“ M y feet hurt,” Mary Ann announced, wiggling her toes after removing her slippers. “But it was the most beautiful wedding in all of England.”

“In all the world,” Heather mumbled into her pillow as she collapsed face-first on her bed, flower crown still askew atop her tangled hair.

Graham lingered in the doorway, pressing his shoulder against the frame. The corner bit into his skin through his shirt, but he leaned into it, grounding himself in the discomfort. Abigail moved with practiced assurance between the beds and all he could do was watch with fascination.

The ceremony had been the easy part. Standing before God and witnesses, claiming Abigail as his own—that had required no performance, no false smiles. Her gaze had held his, steady and true. In that moment, he’d known with bone-deep certainty that he wanted her as his wife.

She’s like sunlight in a darkened corner.

With a word here, a touch there, she coaxed the girls beneath their covers. He envied the quiet confidence in her gestures. He dared not go in any further and risk shattering the delicate order she had created.

“Uncle Graham, did you see me dance with the Admiral? He let me stand on his boots,” Heather said, stretching her arms upward and wiggling under her blankets in time to music only she could hear.

“He’ll have bruises on his toes tomorrow,” Graham said, immediately regretting the words. He looked to Abigail, hoping she might rescue the moment.

Abigail only smiled. “You danced beautifully,” she said, correcting his effort with gentle ease.

“Uncle Graham?” Mary Ann peered anxiously over her coverlet, voice small. “Are you happy now that you’re married?”

He drew a measured breath, feeling raw and terribly conspicuous. Happy. A word that belonged to songs and stories. Still, there was earnest hope in his niece’s gaze and Abigail’s soft attention felt like a question pulsing in the hush.

“Yes,” he managed after a faltering pause, the truth unexpected on his lips—unexpected, yet not untrue.

“Good,” Mary Ann said as she curled into a ball apparently satisfied.

The noise of the day still buzzed in his ears—the clinking of glasses, the scrape of chairs, the constant hum of conversation he couldn’t escape. Each moment had required a response, a smile, a nod. Like a slow bleed, draining him drip by drip.

But this moment was important.He pried himself out of the door frame and moved to the foot of their beds, straightening the edge of Heather’s coverlet so it was even on both sides. Her incessant movement pulled it immediately back out of place. He resisted the urge to fix again.

Abigail looked up, catching his action.
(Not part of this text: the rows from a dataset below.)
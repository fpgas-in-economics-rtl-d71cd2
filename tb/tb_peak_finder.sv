// tb_peak_finder: a 64-point capital grid (five search stages) and four
// productivity states with the RBC calibration (beta 0.984, eta 2, alpha
// 0.35, delta 0.01). Every grid point (k,z) is streamed through the pipeline
// once per value bank; the result is compared with an exhaustive search over
// all 64 candidates in real arithmetic: V(k,z) must match the true maximum,
// and the objective at the returned policy index must be within the
// fixed-point error of it. Bank 0 holds a concave guess V0 = 10 ln k',
// giving interior maxima; bank 1 holds V0 = 0, so the smallest k' (grid
// index 0, reached only through the last stage's extra index) is optimal.
// Also checks the pipeline latency of 5 * 60 cycles.
module tb_peak_finder;
  import vfi_pkg::*;
  import tb_util_pkg::*;

  localparam int NK = 64, NZ = 4, IDXW = 6, ZW = 2, NSTAGE = 5;
  localparam real BETA = 0.984, ETA = 2.0, ALPHA = 0.35, DELTA = 0.01;

  logic clk = 1'b0, rst = 1'b1;
  always #5 clk = ~clk;
  int cyc = 0;
  always @(posedge clk) cyc <= cyc + 1;
  int checks = 0, failures = 0, n_zero = 0, n_interior = 0;

  logic            in_valid;
  logic [IDXW-1:0] in_k;
  logic [ZW-1:0]   in_z;
  fx_t             in_w;
  logic            rd_bank;
  fx_t             one_m_eta, inv_one_m_eta;
  fx_t             bq [NZ][NZ];
  logic            k_wr_en;
  logic [NZ-1:0]   v_wr_en;
  logic            v_wr_bank;
  logic [IDXW-1:0] wr_addr;
  fx_t             wr_data;
  logic            out_valid;
  logic [IDXW-1:0] out_k, out_policy;
  logic [ZW-1:0]   out_z;
  fx_t             out_v;

  peak_finder #(.NK(NK), .NZ(NZ)) dut (.*);

  real kg [NK];
  real zg [NZ];
  real wt [NK][NZ];
  real vt [2][NK][NZ];
  real bqr [NZ][NZ];
  int  t_in [NK][NZ];
  int  nres = 0;
  int  bank_now = 0;

  function automatic real obj(input int i, input int k, input int z, input int bank);
    real c, s;
    c = wt[k][z] - kg[i];
    if (c <= 0.0) return -1.0e30;
    s = 0.0;
    for (int m = 0; m < NZ; m++) s += vt[bank][i][m] * bqr[z][m];
    return -1.0 / c + s;
  endfunction

  initial begin
    real kss;
    in_valid = 0; in_k = '0; in_z = '0; in_w = '0; rd_bank = 0;
    k_wr_en = 0; v_wr_en = '0; v_wr_bank = 0; wr_addr = '0; wr_data = '0;
    one_m_eta = r2fx(1.0 - ETA); inv_one_m_eta = r2fx(1.0 / (1.0 - ETA));
    kss = $pow((1.0 / BETA - 1.0 + DELTA) / ALPHA, 1.0 / (ALPHA - 1.0));
    for (int a = 0; a < NZ; a++) begin
      zg[a] = 0.97 + 0.02 * a;
      for (int b = 0; b < NZ; b++) begin
        bq[a][b] = r2fx(BETA * ((a == b) ? 0.85 : 0.05));
        bqr[a][b] = fx2r(bq[a][b]);
      end
    end
    for (int i = 0; i < NK; i++) begin
      kg[i] = fx2r(r2fx(0.5 * kss + kss * i / (NK - 1)));
      for (int z = 0; z < NZ; z++) begin
        wt[i][z] = fx2r(r2fx(zg[z] * $pow(kg[i], ALPHA) + (1.0 - DELTA) * kg[i]));
        vt[0][i][z] = fx2r(r2fx(10.0 * $ln(kg[i])));
        vt[1][i][z] = 0.0;
      end
    end
    repeat (3) @(posedge clk);
    rst <= 0;
    for (int i = 0; i < NK; i++) begin
      @(posedge clk);
      k_wr_en <= 1; v_wr_en <= '0; wr_addr <= IDXW'(i); wr_data <= r2fx(kg[i]);
      for (int b = 0; b < 2; b++)
        for (int m = 0; m < NZ; m++) begin
          @(posedge clk);
          k_wr_en <= 0; v_wr_en <= NZ'(1 << m); v_wr_bank <= b[0];
          wr_addr <= IDXW'(i); wr_data <= r2fx(vt[b][i][m]);
        end
    end
    @(posedge clk);
    k_wr_en <= 0; v_wr_en <= '0;
    for (int b = 0; b < 2; b++) begin
      @(posedge clk);
      rd_bank <= b[0];
      bank_now = b;
      for (int z = 0; z < NZ; z++)
        for (int k = 0; k < NK; k++) begin
          in_valid <= 1; in_k <= IDXW'(k); in_z <= ZW'(z); in_w <= r2fx(wt[k][z]);
          t_in[k][z] = cyc;
          @(posedge clk);
        end
      in_valid <= 0;
      repeat (NSTAGE * STAGE_LAT + 5) @(posedge clk);
    end
    checks++;
    if (nres != 2 * NK * NZ || n_zero == 0 || n_interior == 0) begin
      failures++;
      $display("FAIL: %0d results, %0d at index 0, %0d interior", nres, n_zero, n_interior);
    end
    $display("TB_RESULT checks=%0d failures=%0d", checks, failures);
    $finish;
  end

  always @(posedge clk) begin
    if (!rst && out_valid) begin
      real best, at_pol;
      int  k, z, ibest;
      k = int'(out_k); z = int'(out_z);
      nres++;
      best = -1.0e30; ibest = 0;
      for (int i = 0; i < NK; i++)
        if (obj(i, k, z, bank_now) > best) begin best = obj(i, k, z, bank_now); ibest = i; end
      at_pol = obj(int'(out_policy), k, z, bank_now);
      if (out_policy == 0) n_zero++;
      else if (out_policy != IDXW'(NK - 1)) n_interior++;
      checks += 3;
      if (cyc - t_in[k][z] != NSTAGE * STAGE_LAT + 1) begin
        failures++;
        $display("FAIL latency %0d", cyc - t_in[k][z]);
      end
      if (rabs(fx2r(out_v) - best) > 2.0e-3) begin
        failures++;
        $display("FAIL V(%0d,%0d) %f exp %f", k, z, fx2r(out_v), best);
      end
      if (best - at_pol > 2.0e-3) begin
        failures++;
        $display("FAIL policy(%0d,%0d) %0d exp %0d", k, z, out_policy, ibest);
      end
    end
  end

  initial begin
    repeat (5000) @(posedge clk);
    failures++;
    $display("FAIL: watchdog");
    $display("TB_RESULT checks=%0d failures=%0d", checks, failures);
    $finish;
  end
endmodule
She smiled in encouragement.

She shouldn’t have to shepherd me through something so simple.

“You looked frightened during the kissing part,” Heather said, twirling the ribbons of her flower crown around her fingers.

“I did not look frightened,” Graham replied, his words coming out too sharply. The accusation stung absurdly, and he had the ludicrous urge to defend himself to a seven-year-old as if she were a member of Parliament.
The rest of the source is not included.